(REQUIRED ACTION) Restate the opening lines of the material below word for word, stopping after the line that contains "the data field.".

(ENTRIES SUPPLIED)

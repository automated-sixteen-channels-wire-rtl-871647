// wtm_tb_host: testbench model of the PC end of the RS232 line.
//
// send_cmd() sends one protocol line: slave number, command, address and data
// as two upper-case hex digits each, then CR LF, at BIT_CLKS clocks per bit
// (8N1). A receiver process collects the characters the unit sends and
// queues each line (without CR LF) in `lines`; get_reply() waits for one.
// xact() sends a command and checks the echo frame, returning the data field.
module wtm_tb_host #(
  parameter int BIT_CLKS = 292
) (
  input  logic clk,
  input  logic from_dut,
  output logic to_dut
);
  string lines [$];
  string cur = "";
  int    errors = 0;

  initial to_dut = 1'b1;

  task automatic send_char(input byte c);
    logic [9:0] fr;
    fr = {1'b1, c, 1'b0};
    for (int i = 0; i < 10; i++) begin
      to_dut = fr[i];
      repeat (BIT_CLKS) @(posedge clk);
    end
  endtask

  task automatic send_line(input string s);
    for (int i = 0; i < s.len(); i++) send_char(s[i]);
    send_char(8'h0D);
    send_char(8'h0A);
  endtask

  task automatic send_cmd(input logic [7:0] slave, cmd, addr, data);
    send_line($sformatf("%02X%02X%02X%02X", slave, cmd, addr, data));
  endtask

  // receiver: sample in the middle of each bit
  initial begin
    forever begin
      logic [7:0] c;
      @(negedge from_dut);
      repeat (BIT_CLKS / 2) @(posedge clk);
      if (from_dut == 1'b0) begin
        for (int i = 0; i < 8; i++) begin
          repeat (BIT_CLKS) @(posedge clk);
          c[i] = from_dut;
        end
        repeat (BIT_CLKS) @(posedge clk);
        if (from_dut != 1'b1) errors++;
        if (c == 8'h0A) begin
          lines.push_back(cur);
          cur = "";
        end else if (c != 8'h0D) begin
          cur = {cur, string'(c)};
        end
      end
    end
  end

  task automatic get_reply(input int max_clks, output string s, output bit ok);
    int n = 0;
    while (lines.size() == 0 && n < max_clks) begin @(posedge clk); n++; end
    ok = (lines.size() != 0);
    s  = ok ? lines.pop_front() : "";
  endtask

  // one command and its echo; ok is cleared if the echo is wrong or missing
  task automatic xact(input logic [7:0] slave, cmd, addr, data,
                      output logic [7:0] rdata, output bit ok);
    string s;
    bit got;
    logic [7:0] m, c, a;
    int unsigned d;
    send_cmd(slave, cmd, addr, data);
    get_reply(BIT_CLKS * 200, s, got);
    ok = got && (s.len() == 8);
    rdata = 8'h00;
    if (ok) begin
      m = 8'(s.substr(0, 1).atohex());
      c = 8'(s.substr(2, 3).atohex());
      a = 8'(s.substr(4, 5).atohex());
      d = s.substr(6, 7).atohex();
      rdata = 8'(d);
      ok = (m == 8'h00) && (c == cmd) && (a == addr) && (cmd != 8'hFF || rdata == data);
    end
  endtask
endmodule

(End ENTRIES SUPPLIED)

(SOLUTION TO THIS EXERCISE)
repository automated-sixteen-channels-wire-rtl-871647
// wtm_tb_host: testbench model of the PC end of the RS232 line.
//
// send_cmd() sends one protocol line: slave number, command, address and data
// as two upper-case hex digits each, then CR LF, at BIT_CLKS clocks per bit
// (8N1). A receiver process collects the characters the unit sends and
// queues each line (without CR LF) in `lines`; get_reply() waits for one.
// xact() sends a command and checks the echo frame, returning the data field.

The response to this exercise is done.